What incentive would most businesses have to do what you're describing?
It is _much_ faster, cheaper, and easier to build a bloated website than an optimized one. Similarly, it is much easier to enable HTTP2 than it is to fix the root of the problem.
I'm not saying that it's right -- anyone without a fast connection or who cares about their privacy isn't getting a great deal here.
Most businesses are not in a position to push through a new network protocol for the entire planet! So if we lived in a world with fewer monopolies then protocols might have evolved more incrementally. Though we'd presumably still have gotten something like BBR because congestion algorithms can be implemented unilaterally.
What incentive do most businesses have to make your checkout process smooth, have automatic doors, or provide shopping carts? Simple: customers like the easiest business to shop at.
Even for leaner websites, HTTP/2 was always going to be an improvement, for HTTP head-of-line blocking and better header compression, if nothing else. These are orthogonal issues for the most part.
Also, they tried prioritization, but it was too unwieldy in practice, the browser vendors didn't agree, and it was deprecated in the latest RFC 9113.
Loading cookie consent banners from a 3rd-party domain is probably a GDPR violation because it transmits user information to a 3rd party without consent.
SCTP (Stream Control Transmission Protocol) or the equivalent. HTTP is really the wrong layer for things like bonding multiple connections, congestion adjustments, etc.
Unfortunately, most computers only pass TCP and UDP (Windows and middleboxes). So, protocol evolution is a dead end.
Thus you have to piggyback on what computers will let through--so you're stuck with creating an HTTP flavor of TCP.
QUIC (the basis for HTTP/3) is basically the spiritual successor to SCTP, except with TLS baked in, so compared with SCTP+DTLS, connection establishment requires significantly fewer roundtrips (0 round trips for session resumption, 1 roundtrip at worst, compared to 4 or so for DTLS).
The comment lists three negative things as "the reason we needed HTTP/2". I don't even see how you could read it other than implying that HTTP/2 was not actually necessary.
Another reason to keep foundational protocols small. HTTP/2 has been around for more than a decade (including SPDY), and this is a first time this attack type surfaced. I wonder what surprises HTTP/3 and QUIC hide...
This is such a strong claim I'd really appreciate something other than "smaller is better"
Abuse and abuse vectors vary wildly in complexity, some complexity is certainly required exactly to avoid dumb bottlenecks if not vulnerabilities. So based on what are you saying something simple will inherently resist abuse better?
> Small, less complex protocols are inherently less likely to be insecure all things being equal, simply due to reduced attack surface.

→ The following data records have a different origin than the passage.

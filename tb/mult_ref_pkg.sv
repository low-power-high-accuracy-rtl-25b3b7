// mult_ref_pkg -- reference models used by the testbenches.
//
// Written from the arithmetic definitions, not from the RTL structure:
//   hoc_ref   : value of the compressor-based multiplier, column by column
//               (exact popcount in the higher weights, the approximate
//               compressor equations in the middle, OR-trees in the lower).
//   ac_ref    : Sum and Carry of the approximate n:2 compressor, written out
//               per n as XOR/AND/majority expressions.
//   round_ref : nearest power of two, halfway values rounded up except 3.
//   mrsa_ref  : Ar*B + Br*A - Ar*Br with signs applied per variant.
package mult_ref_pkg;
  import mrsa_pkg::*;

  function automatic logic maj(logic a, logic b, logic c);
    return (a & b) | (a & c) | (b & c);
  endfunction

  // Sum and Carry of the approximate n:2 compressor for n = 5..8.
  function automatic void ac_ref(input logic [7:0] x, input int n,
                                 output logic s, output logic c);
    logic o012, o345;
    o012 = x[0] | x[1] | x[2];
    o345 = x[3] | x[4] | x[5];
    case (n)
      5: begin
        c = maj(x[0], x[1], x[2]) | (x[3] & x[4]) | (o012 & (x[3] | x[4]));
        s = ((x[0] ^ x[1]) & (x[2] ^ x[3])) | x[4];
      end
      6: begin
        c = maj(x[0], x[1], x[2]) | maj(x[3], x[4], x[5]) | (o012 & o345);
        s = ((x[0] ^ x[1]) & (x[2] ^ x[3])) | x[4] | x[5];
      end
      7: begin
        c = maj(x[0], x[1], x[2]) | maj(x[3], x[4], x[5]) | maj(o012, o345, x[6]);
        s = ((x[0] ^ x[1]) & (x[2] ^ x[3])) | x[4] | x[5] | x[6];
      end
      default: begin
        c = maj(x[0], x[1], x[2]) | maj(x[3], x[4], x[5]) | (x[6] & x[7])
          | maj(o012, o345, x[6] | x[7]);
        s = ((x[0] ^ x[1]) & (x[2] ^ x[3])) | ((x[4] ^ x[5]) & (x[6] ^ x[7]));
      end
    endcase
  endfunction

  // k-th bit of weight w of the partial-product matrix: a[w-i] & b[i], i rising.
  function automatic logic pp_bit(logic [7:0] a, logic [7:0] b, int w, int k);
    int i;
    i = ((w > 7) ? w - 7 : 0) + k;
    return a[w-i] & b[i];
  endfunction

  function automatic int col_height(int w);
    return (w < 8) ? w + 1 : 15 - w;
  endfunction

  function automatic logic [15:0] hoc_ref(logic [7:0] a, logic [7:0] b, int lower_w);
    longint total;
    logic [7:0] x;
    logic s, c;
    int h;
    total = 0;
    for (int w = 0; w < 15; w++) begin
      h = col_height(w);
      x = '0;
      for (int k = 0; k < h; k++) x[k] = pp_bit(a, b, w, k);
      if (w < lower_w) begin
        if (h <= 2) total += (longint'(x[0]) + longint'(x[1])) << w;
        else begin
          logic o;
          o = 1'b0;
          for (int k = 0; k < h - 1; k++) o |= x[k];
          total += (longint'(o) + longint'(x[h-1])) << w;
        end
      end else if (w <= 7) begin
        ac_ref(x, h, s, c);
        total += (longint'(s) << w) + (longint'(c) << (w + 1));
      end else begin
        total += longint'($countones(x)) << w;
      end
    end
    return total[15:0];
  endfunction

  // Nearest power of two; ties (3 * 2^(p-2)) go up, except 3 -> 2. 0 -> 0.
  function automatic int round_ref(int x);
    int k;
    if (x == 0) return 0;
    k = 0;
    while ((1 << (k + 1)) <= x) k++;
    if (x != 3 && k >= 1 && x >= 3 * (1 << (k - 1))) return 1 << (k + 1);
    return 1 << k;
  endfunction

  function automatic int mrsa_ref(int a, int b, mrsa_variant_e v);
    int aa, bb, ar, br, m;
    bit neg;
    aa = (a < 0) ? -a : a;
    bb = (b < 0) ? -b : b;
    neg = (a < 0) != (b < 0);
    ar = round_ref(aa);
    br = round_ref(bb);
    m = ar * bb + br * aa - ar * br;
    if (neg) return (v == AS_MRSA) ? -m - 1 : -m;
    return m;
  endfunction
endpackage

That feels intuitive in the "less code is less bugs is less security issues" sense but implies that "secure" and "can't be abused" are the same thing.
Related? Sure. Same? No.
Oddly enough, we probably could have prevented the replay/amplification dos attacks that use DNS by making DNS more complex / adding mutual authentication so it's not possible for A to request something that is then sent to B.
We could have prevented the replay/amplification dos attacks that use DNS by making DNS use TCP.
In practice though the only way to "fix" DNS that would've worked in the 80s would've probably been to require the request be padded to larger than the response...
... yeah? I know? "In practice though the only way to "fix" DNS that would've worked in the 80s would've probably been to require the request be padded to larger than the response..."
It's not as complex as some "mutual authentication" scheme though lmao
That's a bit overblown. There's a lot there and some of it conflicts with itself but it's not unmeasurably large by any means. It's a knowable protocol (and yes, I'm aware of the camel meme[1]).
“Cancelation” should really be added to the “hard CS problems” list.
Like the others on that list (off by one, cache invalidation etc) it isn’t actually hard-hard, but rather underestimated and overlooked.
I think if we took half the time we spend on creation, constructors, initialization, and spent that design time thinking about destruction, cleanup, teardown, cancelation etc, we’d have a lot fewer bugs, in particular resource exhaustion bugs.
I really like Rust's async for its ability to immediately cancel Futures, the entire call stack together, at any await point, without needing cooperation from individual calls.
I would like to remind everyone that Google invented HTTP/2.
Now they are telling us a yarn about how they are heroically saving us from the problem they created, but without mentioning the part that they created it.
The nerve of these tech companies! Microsoft has been doing this for decades, too.
It depends on what you think a "request flood" attack is.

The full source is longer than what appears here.